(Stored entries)
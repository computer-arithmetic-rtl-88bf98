// fp_ref_pkg: reference model and stimulus for the floating-point adder
// testbenches.
//
// ref_add computes an IEEE binary sum the textbook way, independently of the
// two-path structure of the design: both significands are placed in a wide
// integer with 66 extra low bits (the smaller one shifted with a sticky bit),
// added or subtracted as signed numbers, normalized by searching for the
// leading one, rounded once from the discarded bits and packed. Widths are
// run-time arguments (ew exponent bits, mw fraction bits, ew + mw <= 63).
// Rounding mode encoding: 0 nearest-even, 1 toward zero, 2 toward +inf,
// 3 toward -inf. Flags are {invalid, overflow, inexact}.
package fp_ref_pkg;

  typedef logic [191:0] wide_t;

  function automatic logic [63:0] ref_add(input logic [63:0] a, input logic [63:0] b,
                                          input bit sub, input int rm,
                                          input int ew, input int mw,
                                          output logic [2:0] flags);
    int          emax = (1 << ew) - 1;
    logic [63:0] fmask = (64'd1 << mw) - 1;
    logic [63:0] qnan = (64'(emax) << mw) | (64'd1 << (mw - 1));
    bit          sa, sb, sl, ss, sr, nan_a, nan_b, inf_a, inf_b, up, g, st;
    int          ea, eb, el, es, d, lead, e, t;
    logic [63:0] fa, fb, siga, sigb, sigl, sigs, sig;
    wide_t       x, y, r, lost;

    flags = 3'b000;
    sa = a[ew + mw];
    sb = b[ew + mw] ^ sub;
    ea = int'((a >> mw) & 64'(emax));
    eb = int'((b >> mw) & 64'(emax));
    fa = a & fmask;
    fb = b & fmask;
    nan_a = (ea == emax) && (fa != 0);
    nan_b = (eb == emax) && (fb != 0);
    inf_a = (ea == emax) && (fa == 0);
    inf_b = (eb == emax) && (fb == 0);
    if (nan_a || nan_b) begin
      if ((nan_a && !fa[mw-1]) || (nan_b && !fb[mw-1])) flags[2] = 1'b1;
      return qnan;
    end
    if (inf_a && inf_b && (sa != sb)) begin
      flags[2] = 1'b1;
      return qnan;
    end
    if (inf_a) return (64'(sa) << (ew + mw)) | (64'(emax) << mw);
    if (inf_b) return (64'(sb) << (ew + mw)) | (64'(emax) << mw);

    siga = (ea == 0) ? fa : (fa | (64'd1 << mw));
    sigb = (eb == 0) ? fb : (fb | (64'd1 << mw));
    if (ea == 0) ea = 1;
    if (eb == 0) eb = 1;
    if (ea >= eb) begin
      el = ea; es = eb; sigl = siga; sigs = sigb; sl = sa; ss = sb;
    end else begin
      el = eb; es = ea; sigl = sigb; sigs = siga; sl = sb; ss = sa;
    end
    d = el - es;
    x = wide_t'(sigl) << 66;
    if (d >= 120) begin
      y = wide_t'(sigs != 0);
    end else begin
      y = (wide_t'(sigs) << 66) >> d;
      lost = (wide_t'(sigs) << 66) & ((wide_t'(1) << d) - 1);
      if (lost != 0) y[0] = 1'b1;
    end
    sr = sl;
    if (sl == ss) r = x + y;
    else if (x >= y) r = x - y;
    else begin
      r = y - x;
      sr = ss;
    end
    if (r == 0) begin
      sr = (sa == sb) ? sa : (rm == 3);
      return 64'(sr) << (ew + mw);
    end
    lead = 0;
    for (int i = 0; i < 192; i++) if (r[i]) lead = i;
    // exponent of the value once its leading one sits at the hidden bit
    e = el + lead - (mw + 66);
    if (e < 1) e = 1;
    t = 66 + (e - el);           // right shift that leaves mw+1 bits
    if (t > 0) begin
      sig  = 64'(r >> t);
      g    = r[t-1];
      st   = (t > 1) ? ((r & ((wide_t'(1) << (t - 1)) - 1)) != 0) : 1'b0;
    end else begin
      sig  = 64'(r << (-t));
      g    = 1'b0;
      st   = 1'b0;
    end
    case (rm)
      0: up = g & (sig[0] | st);
      1: up = 1'b0;
      2: up = !sr && (g || st);
      default: up = sr && (g || st);
    endcase
    if (g || st) flags[0] = 1'b1;
    sig = sig + 64'(up);
    if (sig == (64'd2 << mw)) begin
      sig = sig >> 1;
      e = e + 1;
    end
    if (e >= emax) begin
      flags[1] = 1'b1;
      flags[0] = 1'b1;
      if (rm == 0 || (rm == 2 && !sr) || (rm == 3 && sr))
        return (64'(sr) << (ew + mw)) | (64'(emax) << mw);
      return (64'(sr) << (ew + mw)) | (64'(emax - 1) << mw) | fmask;
    end
    if (sig[mw] == 1'b0) e = 0;
    return (64'(sr) << (ew + mw)) | (64'(e) << mw) | (sig & fmask);
  endfunction

  // Random operand with a bias toward the interesting cases: zeros,
  // subnormals, infinities, NaNs, extreme exponents and an exponent close to
  // a given one (so that close-path cases and cancellations occur).
  function automatic logic [63:0] rand_operand(input int ew, input int mw,
                                               input logic [63:0] near);
    int          emax = (1 << ew) - 1;
    logic [63:0] fmask = (64'd1 << mw) - 1;
    logic [63:0] f = {$urandom, $urandom} & fmask;
    logic [63:0] s = 64'($urandom_range(0, 1)) << (ew + mw);
    int          ne = int'((near >> mw) & 64'(emax));
    int          k = $urandom_range(0, 19);
    int          e;
    case (k)
      0: return s;                                            // zero
      1: return s | f;                                        // subnormal
      2: return s | (64'(emax) << mw);                        // infinity
      3: return s | (64'(emax) << mw) | f | 64'd1;            // NaN
      4: return s | (64'(emax - 1) << mw) | f;                // huge
      5: return s | (64'(1) << mw) | f;                       // smallest normals
      6, 7, 8, 9, 10: begin                                   // close to 'near'
        e = ne + $urandom_range(0, 2) - 1;
        if (e < 0) e = 0;
        if (e >= emax) e = emax - 1;
        // share the upper fraction bits to provoke deep cancellation
        if ($urandom_range(0, 1) == 1)
          f = (near & fmask & ~((64'd1 << $urandom_range(0, mw)) - 1)) | (f & ((64'd1 << $urandom_range(0, mw)) - 1));
        return s | (64'(e) << mw) | f;
      end
      11, 12: begin                                           // few fraction bits set
        e = $urandom_range(1, emax - 1);
        return s | (64'(e) << mw) | (f & (fmask << (mw - 3)));
      end
      13: return s | (64'(ne) << mw) | (near & fmask);        // same magnitude
      default: begin
        e = $urandom_range(0, emax - 1);
        return s | (64'(e) << mw) | f;
      end
    endcase
  endfunction

endpackage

## Assigned task
Report, as a bare number, how many lines above contain the string "leading".

## Task solution
2